Here is the text of the 5 written questions lodged at the 45 minute Pointsbet hybrid EGM held on June 30, 2023 to approve the $US225 million sale of its US business to rival Fanatics. Chair Brett Paton gave an informative EGM address and the vote was 99% in favour.

1. Well done on exiting a super competitive loss-making US market for a reasonable price. What is our net less overall from entering the US market, excluding any expenditure on the Canadian operations?

Answer: Chair handed over to the company secretary who said losses would be disclosed in August - listen to answer via Twitter.

2. Why are we proposing such a large cash return rather than conserving cash for acquisition opportunities in Australia, such as buying BETR. Have we had any discussions with BETR or other smaller local competitors such as Blue Bet. Given the apocalypse of global competition in the US market, could the chair and CEO please comment on competitive pressures in the Australian sports gambling market and whether the proposed advertising ban is a major risk going forward as we concentrate our operations in Australia.

Answer: CEO Sam Swanell was confident they will grow their Australian market share with tougher regulations weeding out smaller cowboys - listen to comments via Twitter. Chair Brett Paton they wanted to sell down for a while and keep focused - listen to his comments via Twitter. (plus this extra bit)

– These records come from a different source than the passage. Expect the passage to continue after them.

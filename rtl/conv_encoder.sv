// conv_encoder: rate-1/3, constraint-length-7 non-systematic convolutional
// encoder.
//
// A six-cell shift register holds the last six input bits; three modulo-2
// sums over the register and the new bit give y1, y2 and y3 with the
// generators 1111001, 1011011 and 1110101 (see conv_pkg). One information
// bit is accepted per clock when valid_in is high; the code word
// encoder_output = {y1, y2, y3} appears on the next clock with valid_out,
// together with the state it was produced from (current_state) and the state
// the register moved to (next_state).
//
// reset is active low and synchronous: while it is 0 the register holds
// 000000 and nothing is emitted, as in the published encoder simulation.
// The register also returns to 000000 after every FRAME_LEN bits so that
// each frame starts from the known state the decoder assumes; that frame
// restart and the valid strobes are this design's choices.
module conv_encoder
  import conv_pkg::*;
#(
  parameter int unsigned FRAME_LEN = DEF_FRAME_LEN
) (
  input  logic      clk,
  input  logic      reset,           // active low
  input  logic      input_data,
  input  logic      valid_in,
  output codeword_t encoder_output,  // {y1, y2, y3}
  output logic      valid_out,
  output state_t    current_state,
  output state_t    next_state
);

  localparam int unsigned CNT_W = (FRAME_LEN > 1) ? $clog2(FRAME_LEN) : 1;

  state_t           state_q;
  logic [CNT_W-1:0] bit_cnt_q;

  always_ff @(posedge clk) begin
    if (!reset) begin
      state_q        <= '0;
      bit_cnt_q      <= '0;
      encoder_output <= '0;
      valid_out      <= 1'b0;
      current_state  <= '0;
      next_state     <= '0;
    end else begin
      valid_out <= valid_in;
      if (valid_in) begin
        encoder_output <= encode_bit(state_q, input_data);
        current_state  <= state_q;
        next_state     <= state_after(state_q, input_data);
        if (bit_cnt_q == CNT_W'(FRAME_LEN - 1)) begin
          bit_cnt_q <= '0;
          state_q   <= '0;
        end else begin
          bit_cnt_q <= bit_cnt_q + 1'b1;
          state_q   <= state_after(state_q, input_data);
        end
      end
    end
  end

endmodule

3. In hindsight, do we regret doing the NBC Universal advertising deal? Would our losses have been lower if we'd gone it alone. Who were the main executives we dealt with at NBC Universal and are they happy with our exit from the US market?

Answer: CEO Sam Swanell said it was the right deal at the time - listen to answer via Twitter. Chair Brett Paton explained that they won a competitive auction to secure the deal which was right at the time but didn't work out. Listen to audio via Twitter.

4. Why is the share price only trading at around $1.75 if we are proposing to return up to $1.40 per share in cash to shareholders. Is our Australian business really worth that little and have we considered during a share consolidation so our shares don't trade at embarrassingly low levels below 50c.

Answer: chairman and former investment banker Brett Paton offers history lesson on IPO pricing as Pointsbet question reader censors word “embarrassing” when asked about prospect of the stock trading at circa 30c after these two upcoming capital returns. The 1980s Ashton Mining float got a mention. Listen to answer via Twitter. The company secretary then asked the question again and the chair said he was puzzled why the market wasn't pricing in the much improved US exit. Listen to second answer via Twitter.

5. Canada sounds attractive with a gross gaming tax rate of just 18% and minimal product fees. After all these recent increases in Australian taxes, what is our Australian tax rate and what percentage of gross gaming revenue is paid to racing and sporting codes in Australia? Is this the highest of any jurisdiction in the world?